Instructions for the task ▸
For the string "steering", state the number of lines in the data that contain it, and nothing else.

Listed entries ▸
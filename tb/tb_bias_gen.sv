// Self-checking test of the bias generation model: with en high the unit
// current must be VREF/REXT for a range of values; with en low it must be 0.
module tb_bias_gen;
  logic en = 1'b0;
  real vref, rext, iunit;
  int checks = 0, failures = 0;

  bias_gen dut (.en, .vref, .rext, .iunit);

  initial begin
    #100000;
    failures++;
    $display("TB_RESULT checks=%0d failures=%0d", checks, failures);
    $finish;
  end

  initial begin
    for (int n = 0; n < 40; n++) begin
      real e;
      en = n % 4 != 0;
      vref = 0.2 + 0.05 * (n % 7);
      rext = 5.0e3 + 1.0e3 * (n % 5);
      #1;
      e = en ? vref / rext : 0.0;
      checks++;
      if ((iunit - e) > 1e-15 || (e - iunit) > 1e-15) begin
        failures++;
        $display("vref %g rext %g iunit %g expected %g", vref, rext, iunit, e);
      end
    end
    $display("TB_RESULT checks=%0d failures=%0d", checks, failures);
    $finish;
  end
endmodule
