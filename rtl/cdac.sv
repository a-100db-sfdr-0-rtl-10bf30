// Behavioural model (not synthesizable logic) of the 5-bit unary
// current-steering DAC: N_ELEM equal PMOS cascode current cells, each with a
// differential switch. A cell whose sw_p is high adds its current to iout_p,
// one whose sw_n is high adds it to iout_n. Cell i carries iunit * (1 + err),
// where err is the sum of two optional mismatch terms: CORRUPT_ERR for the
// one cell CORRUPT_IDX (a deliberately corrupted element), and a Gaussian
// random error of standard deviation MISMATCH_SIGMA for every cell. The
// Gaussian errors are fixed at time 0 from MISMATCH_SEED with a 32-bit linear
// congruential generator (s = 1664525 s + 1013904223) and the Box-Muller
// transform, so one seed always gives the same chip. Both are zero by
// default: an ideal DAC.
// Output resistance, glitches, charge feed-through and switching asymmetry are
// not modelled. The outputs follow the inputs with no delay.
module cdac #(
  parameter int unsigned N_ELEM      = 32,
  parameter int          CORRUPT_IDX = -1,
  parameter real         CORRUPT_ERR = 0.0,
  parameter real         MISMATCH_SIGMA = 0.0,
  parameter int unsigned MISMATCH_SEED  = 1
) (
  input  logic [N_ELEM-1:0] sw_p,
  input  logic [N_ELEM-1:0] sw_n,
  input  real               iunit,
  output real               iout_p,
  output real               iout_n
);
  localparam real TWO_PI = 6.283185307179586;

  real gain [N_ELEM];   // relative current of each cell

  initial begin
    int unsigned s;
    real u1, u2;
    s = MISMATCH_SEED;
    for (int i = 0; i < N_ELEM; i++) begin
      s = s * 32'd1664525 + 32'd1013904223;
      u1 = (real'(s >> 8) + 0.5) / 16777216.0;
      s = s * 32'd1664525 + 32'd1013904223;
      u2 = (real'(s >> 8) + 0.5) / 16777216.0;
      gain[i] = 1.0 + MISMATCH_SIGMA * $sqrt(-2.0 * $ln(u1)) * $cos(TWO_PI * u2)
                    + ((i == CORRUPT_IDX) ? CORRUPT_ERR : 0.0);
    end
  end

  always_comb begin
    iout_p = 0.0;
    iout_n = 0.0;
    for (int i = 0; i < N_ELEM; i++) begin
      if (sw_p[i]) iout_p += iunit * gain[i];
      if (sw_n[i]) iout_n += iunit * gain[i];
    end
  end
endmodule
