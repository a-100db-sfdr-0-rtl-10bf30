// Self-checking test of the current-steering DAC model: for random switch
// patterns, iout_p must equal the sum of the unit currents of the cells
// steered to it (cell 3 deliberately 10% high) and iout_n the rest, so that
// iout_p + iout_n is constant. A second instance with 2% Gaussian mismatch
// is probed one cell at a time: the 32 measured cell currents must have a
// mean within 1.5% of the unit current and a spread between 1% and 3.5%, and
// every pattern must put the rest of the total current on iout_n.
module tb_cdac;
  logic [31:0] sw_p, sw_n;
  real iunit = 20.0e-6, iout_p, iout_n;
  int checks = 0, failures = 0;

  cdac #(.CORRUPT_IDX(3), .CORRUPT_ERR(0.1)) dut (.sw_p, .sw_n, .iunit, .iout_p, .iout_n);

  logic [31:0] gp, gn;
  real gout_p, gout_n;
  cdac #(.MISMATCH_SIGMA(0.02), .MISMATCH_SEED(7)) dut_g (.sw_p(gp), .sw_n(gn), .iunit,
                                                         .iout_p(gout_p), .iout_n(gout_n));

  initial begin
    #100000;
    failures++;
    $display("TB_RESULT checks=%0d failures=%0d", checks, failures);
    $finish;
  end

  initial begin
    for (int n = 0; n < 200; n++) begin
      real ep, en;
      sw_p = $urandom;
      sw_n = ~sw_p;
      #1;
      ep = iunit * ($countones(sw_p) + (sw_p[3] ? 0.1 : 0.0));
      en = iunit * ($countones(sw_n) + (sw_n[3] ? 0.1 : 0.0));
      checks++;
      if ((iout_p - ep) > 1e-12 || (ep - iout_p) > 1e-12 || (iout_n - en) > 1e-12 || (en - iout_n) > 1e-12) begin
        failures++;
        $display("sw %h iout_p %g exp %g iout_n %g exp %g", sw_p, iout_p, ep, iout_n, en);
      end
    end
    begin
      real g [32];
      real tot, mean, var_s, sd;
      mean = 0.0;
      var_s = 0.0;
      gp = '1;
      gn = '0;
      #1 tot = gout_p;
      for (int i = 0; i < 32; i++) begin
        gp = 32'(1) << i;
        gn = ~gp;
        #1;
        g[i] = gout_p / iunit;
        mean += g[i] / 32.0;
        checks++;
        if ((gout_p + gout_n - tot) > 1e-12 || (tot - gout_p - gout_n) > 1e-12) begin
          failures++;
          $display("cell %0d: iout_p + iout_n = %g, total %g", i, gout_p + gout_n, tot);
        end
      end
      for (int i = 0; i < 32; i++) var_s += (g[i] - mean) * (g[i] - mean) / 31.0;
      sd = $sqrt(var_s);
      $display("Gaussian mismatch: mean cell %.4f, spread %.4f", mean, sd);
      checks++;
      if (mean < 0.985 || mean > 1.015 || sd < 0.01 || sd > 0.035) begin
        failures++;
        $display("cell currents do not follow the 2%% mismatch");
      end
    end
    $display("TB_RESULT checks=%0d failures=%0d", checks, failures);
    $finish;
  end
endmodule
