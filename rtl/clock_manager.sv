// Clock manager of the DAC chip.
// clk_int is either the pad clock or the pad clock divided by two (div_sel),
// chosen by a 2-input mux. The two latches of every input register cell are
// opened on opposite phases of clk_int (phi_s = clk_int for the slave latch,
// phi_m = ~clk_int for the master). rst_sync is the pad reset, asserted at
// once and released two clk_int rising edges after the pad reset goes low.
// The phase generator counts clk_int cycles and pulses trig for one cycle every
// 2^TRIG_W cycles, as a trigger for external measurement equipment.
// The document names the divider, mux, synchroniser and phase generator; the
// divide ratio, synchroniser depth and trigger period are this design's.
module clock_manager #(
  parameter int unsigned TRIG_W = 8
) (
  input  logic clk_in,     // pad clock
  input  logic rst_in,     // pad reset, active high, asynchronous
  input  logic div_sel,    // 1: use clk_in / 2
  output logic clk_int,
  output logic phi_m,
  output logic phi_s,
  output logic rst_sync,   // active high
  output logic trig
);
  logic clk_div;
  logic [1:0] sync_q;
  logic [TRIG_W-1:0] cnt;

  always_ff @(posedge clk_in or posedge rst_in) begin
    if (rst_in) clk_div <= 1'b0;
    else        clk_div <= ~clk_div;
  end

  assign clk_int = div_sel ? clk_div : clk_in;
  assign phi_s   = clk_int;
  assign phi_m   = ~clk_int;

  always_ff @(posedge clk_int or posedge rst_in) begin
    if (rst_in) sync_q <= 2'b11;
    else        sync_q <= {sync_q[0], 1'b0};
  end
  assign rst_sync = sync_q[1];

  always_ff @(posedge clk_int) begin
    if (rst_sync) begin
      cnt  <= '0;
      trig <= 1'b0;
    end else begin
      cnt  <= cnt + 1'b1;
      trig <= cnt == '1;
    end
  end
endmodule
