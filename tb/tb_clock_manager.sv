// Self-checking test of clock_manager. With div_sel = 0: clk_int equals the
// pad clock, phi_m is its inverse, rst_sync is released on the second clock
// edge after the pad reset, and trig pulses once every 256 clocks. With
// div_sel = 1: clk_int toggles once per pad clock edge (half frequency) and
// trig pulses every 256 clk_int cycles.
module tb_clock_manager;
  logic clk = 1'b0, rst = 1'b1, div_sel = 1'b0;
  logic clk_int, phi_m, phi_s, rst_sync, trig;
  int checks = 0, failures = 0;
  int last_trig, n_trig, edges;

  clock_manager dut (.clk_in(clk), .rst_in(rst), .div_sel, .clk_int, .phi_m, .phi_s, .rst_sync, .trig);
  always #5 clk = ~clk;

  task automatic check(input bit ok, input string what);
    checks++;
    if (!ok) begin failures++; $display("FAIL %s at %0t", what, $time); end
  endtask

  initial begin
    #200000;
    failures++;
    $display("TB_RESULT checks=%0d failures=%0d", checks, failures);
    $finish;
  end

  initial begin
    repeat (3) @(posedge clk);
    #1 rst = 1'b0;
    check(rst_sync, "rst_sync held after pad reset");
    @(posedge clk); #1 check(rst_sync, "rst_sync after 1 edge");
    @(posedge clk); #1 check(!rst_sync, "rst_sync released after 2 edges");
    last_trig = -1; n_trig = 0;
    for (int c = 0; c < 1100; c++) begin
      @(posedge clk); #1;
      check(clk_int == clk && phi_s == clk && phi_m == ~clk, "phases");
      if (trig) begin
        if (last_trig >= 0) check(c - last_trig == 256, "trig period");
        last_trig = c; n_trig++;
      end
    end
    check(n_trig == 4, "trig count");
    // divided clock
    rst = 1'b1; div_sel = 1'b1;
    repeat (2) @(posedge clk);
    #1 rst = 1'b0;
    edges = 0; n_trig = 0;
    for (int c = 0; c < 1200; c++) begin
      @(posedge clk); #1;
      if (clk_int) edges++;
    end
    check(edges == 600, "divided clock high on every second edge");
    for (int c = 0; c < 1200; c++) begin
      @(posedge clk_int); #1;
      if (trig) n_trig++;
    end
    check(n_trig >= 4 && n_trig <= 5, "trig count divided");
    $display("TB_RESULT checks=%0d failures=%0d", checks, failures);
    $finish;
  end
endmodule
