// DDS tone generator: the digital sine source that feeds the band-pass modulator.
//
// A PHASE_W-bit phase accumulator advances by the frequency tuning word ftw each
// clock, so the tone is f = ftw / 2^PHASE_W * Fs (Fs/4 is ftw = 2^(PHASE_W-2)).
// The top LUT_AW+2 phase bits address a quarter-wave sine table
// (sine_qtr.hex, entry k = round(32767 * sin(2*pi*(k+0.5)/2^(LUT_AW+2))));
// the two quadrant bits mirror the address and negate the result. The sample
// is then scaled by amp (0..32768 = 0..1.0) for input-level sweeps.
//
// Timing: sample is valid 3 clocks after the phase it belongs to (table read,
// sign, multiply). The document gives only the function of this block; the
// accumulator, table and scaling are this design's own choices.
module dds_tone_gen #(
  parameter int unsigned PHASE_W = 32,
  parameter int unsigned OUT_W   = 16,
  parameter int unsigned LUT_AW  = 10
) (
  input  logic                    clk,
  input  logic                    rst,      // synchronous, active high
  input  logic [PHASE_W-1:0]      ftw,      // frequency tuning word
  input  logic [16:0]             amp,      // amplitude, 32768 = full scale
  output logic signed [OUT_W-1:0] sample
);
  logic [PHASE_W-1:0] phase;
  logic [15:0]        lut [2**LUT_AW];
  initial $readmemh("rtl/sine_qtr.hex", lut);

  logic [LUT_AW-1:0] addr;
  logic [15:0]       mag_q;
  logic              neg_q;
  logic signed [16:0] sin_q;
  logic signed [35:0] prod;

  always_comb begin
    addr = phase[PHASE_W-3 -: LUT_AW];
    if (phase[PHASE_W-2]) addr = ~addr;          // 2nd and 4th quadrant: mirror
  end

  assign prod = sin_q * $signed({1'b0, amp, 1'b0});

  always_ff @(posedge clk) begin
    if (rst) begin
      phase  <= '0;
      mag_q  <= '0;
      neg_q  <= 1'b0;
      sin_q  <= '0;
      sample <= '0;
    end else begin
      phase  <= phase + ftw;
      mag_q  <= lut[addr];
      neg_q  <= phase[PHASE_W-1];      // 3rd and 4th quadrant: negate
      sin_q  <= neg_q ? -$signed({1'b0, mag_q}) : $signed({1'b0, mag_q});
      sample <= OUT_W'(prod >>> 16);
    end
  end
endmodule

...

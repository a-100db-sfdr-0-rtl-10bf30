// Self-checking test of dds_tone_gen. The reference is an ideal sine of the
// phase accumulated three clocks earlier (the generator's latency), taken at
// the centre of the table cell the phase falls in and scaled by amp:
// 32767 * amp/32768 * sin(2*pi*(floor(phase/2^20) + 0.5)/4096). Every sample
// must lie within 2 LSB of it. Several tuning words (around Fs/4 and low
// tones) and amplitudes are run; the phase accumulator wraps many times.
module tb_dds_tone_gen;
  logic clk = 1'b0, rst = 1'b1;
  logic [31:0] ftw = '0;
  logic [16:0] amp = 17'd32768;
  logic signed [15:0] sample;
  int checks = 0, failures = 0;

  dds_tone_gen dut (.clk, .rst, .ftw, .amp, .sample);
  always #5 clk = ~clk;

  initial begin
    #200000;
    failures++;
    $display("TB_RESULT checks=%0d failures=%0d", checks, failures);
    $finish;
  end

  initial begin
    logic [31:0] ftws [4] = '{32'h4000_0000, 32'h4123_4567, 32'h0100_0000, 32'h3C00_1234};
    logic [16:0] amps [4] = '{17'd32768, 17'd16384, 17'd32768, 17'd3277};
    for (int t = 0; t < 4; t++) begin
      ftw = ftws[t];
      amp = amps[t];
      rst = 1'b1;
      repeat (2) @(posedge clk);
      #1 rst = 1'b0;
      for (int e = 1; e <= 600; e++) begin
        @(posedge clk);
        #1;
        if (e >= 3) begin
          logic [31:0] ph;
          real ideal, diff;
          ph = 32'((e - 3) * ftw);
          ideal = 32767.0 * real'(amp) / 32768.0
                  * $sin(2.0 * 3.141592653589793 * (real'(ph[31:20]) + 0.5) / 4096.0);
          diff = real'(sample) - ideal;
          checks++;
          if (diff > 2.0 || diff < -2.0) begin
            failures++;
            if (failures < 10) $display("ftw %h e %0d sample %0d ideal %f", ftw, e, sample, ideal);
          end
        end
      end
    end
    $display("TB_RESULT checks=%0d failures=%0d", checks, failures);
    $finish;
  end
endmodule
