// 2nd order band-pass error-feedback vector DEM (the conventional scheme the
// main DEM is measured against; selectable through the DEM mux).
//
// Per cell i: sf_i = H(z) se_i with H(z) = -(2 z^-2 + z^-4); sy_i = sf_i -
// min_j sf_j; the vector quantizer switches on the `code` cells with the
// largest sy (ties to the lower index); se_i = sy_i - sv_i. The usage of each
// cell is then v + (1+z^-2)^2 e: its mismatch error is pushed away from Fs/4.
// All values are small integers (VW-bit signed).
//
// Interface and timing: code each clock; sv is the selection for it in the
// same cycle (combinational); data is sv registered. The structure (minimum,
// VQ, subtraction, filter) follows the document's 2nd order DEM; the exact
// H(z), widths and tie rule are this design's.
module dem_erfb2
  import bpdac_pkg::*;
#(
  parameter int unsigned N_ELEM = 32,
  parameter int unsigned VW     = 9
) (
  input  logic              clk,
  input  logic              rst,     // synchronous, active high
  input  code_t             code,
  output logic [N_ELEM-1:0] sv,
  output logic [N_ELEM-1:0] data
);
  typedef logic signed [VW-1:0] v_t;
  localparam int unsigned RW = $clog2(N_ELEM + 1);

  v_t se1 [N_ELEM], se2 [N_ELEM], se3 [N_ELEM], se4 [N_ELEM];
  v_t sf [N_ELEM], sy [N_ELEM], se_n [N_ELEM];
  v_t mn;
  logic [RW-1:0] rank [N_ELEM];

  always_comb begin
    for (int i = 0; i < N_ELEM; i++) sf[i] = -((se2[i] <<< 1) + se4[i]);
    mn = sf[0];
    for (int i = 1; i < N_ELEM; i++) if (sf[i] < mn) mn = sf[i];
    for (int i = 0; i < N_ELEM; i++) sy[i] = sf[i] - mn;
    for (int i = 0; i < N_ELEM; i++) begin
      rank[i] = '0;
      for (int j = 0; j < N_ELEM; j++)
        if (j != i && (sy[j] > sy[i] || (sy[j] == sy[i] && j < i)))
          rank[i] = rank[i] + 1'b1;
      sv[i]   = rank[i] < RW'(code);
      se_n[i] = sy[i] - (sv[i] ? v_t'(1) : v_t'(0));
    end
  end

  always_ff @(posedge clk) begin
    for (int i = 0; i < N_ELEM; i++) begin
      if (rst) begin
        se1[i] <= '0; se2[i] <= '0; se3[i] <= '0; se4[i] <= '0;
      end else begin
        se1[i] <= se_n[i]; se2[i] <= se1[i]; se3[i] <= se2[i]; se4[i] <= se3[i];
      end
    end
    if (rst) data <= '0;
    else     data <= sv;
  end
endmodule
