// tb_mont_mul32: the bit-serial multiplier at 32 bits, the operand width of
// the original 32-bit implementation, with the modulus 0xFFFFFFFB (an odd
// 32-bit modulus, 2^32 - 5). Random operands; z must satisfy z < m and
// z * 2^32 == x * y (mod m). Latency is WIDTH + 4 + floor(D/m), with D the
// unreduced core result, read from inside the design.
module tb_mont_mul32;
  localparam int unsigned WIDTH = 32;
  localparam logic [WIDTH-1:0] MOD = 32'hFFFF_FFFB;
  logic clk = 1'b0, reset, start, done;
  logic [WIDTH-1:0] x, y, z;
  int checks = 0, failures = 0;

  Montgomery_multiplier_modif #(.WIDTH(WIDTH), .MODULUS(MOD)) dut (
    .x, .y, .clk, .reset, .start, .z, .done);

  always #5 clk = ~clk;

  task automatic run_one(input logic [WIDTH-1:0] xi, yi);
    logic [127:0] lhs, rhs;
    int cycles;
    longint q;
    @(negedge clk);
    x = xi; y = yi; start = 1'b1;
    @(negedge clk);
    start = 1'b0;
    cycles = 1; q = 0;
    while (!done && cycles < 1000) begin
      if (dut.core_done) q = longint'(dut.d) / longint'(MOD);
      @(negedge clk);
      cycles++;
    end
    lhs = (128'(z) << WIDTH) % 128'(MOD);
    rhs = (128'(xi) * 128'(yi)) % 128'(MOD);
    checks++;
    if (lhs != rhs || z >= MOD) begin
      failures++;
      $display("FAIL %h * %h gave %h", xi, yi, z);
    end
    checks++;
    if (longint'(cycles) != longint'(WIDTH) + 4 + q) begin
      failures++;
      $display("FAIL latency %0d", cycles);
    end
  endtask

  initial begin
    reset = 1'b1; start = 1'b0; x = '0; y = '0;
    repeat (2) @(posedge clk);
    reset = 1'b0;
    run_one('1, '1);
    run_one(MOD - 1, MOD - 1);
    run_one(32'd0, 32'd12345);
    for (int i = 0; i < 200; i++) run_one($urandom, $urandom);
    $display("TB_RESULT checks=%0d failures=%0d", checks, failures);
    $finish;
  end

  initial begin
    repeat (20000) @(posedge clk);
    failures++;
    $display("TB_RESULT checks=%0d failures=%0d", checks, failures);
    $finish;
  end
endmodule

* * *

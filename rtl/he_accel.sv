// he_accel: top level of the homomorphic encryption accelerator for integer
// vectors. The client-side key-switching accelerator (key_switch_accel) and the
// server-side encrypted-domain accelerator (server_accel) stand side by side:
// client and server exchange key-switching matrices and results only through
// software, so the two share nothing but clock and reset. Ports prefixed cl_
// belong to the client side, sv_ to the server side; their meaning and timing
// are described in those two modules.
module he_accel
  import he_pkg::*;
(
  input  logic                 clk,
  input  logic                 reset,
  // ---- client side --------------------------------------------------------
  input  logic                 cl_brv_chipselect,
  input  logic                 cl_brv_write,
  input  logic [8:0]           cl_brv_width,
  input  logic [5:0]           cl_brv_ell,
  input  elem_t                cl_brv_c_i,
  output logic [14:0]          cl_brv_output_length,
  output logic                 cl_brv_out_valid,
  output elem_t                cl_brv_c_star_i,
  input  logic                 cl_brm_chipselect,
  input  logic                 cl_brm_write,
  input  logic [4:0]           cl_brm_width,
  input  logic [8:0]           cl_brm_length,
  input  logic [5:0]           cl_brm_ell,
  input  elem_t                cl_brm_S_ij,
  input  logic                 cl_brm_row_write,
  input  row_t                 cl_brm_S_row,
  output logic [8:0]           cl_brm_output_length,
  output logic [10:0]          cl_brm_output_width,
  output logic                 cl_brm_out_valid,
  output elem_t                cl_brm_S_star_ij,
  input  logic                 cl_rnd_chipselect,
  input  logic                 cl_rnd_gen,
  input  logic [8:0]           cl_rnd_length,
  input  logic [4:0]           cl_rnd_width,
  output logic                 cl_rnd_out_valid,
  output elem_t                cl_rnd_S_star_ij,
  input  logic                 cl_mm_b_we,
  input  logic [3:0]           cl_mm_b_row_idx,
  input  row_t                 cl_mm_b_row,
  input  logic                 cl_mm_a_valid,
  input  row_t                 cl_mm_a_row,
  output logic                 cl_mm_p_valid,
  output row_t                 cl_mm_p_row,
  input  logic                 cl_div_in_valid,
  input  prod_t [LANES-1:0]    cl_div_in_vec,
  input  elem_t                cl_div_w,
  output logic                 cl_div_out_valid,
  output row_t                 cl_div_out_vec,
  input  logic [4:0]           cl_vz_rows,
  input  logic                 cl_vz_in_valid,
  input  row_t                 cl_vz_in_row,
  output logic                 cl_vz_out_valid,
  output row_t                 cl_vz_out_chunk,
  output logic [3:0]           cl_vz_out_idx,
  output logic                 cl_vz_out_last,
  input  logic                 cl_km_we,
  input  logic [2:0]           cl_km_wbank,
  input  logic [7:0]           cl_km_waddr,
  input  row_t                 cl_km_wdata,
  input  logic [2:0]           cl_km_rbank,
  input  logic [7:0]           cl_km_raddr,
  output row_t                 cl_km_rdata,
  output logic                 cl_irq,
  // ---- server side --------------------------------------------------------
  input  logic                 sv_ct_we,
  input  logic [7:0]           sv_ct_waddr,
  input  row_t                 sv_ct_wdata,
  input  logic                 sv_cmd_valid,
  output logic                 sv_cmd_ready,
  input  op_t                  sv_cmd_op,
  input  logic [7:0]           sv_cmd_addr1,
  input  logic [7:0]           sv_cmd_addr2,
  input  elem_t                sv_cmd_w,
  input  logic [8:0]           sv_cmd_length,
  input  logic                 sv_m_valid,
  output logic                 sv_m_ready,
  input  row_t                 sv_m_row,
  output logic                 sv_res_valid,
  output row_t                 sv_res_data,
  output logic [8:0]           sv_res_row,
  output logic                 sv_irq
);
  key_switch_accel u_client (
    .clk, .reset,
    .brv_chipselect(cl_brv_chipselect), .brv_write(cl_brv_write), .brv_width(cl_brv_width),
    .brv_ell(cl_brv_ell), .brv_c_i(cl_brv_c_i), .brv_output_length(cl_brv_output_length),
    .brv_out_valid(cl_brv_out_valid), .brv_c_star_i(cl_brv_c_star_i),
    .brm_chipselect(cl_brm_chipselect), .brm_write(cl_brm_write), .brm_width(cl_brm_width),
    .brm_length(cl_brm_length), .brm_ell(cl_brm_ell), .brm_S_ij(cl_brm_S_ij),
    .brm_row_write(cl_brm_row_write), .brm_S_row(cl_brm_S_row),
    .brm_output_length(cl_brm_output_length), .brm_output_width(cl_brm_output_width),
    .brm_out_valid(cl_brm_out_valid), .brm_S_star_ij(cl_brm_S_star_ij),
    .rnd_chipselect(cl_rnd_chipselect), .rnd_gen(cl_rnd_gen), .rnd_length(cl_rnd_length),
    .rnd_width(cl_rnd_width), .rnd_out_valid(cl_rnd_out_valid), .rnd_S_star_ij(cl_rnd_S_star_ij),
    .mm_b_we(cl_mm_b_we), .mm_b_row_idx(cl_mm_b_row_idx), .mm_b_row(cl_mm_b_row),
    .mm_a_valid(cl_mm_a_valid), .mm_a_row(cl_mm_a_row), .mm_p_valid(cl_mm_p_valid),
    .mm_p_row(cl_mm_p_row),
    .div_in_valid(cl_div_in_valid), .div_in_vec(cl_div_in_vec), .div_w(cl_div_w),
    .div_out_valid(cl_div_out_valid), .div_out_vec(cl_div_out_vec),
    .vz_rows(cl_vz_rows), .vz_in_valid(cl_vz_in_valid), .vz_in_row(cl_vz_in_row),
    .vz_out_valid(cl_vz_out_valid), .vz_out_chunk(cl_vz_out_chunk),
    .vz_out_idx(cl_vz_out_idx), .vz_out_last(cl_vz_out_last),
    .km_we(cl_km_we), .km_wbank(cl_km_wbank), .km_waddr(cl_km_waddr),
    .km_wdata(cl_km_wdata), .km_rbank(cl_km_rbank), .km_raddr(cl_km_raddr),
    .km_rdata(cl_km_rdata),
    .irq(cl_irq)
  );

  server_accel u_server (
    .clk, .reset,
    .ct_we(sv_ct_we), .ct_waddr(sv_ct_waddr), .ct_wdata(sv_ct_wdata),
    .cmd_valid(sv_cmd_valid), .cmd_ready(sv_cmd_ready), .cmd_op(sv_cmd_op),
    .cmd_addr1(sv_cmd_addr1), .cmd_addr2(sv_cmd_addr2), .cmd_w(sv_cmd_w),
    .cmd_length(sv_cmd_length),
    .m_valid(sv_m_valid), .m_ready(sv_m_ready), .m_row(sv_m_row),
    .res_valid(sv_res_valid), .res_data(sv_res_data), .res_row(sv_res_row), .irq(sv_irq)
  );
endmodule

Solution ▸
2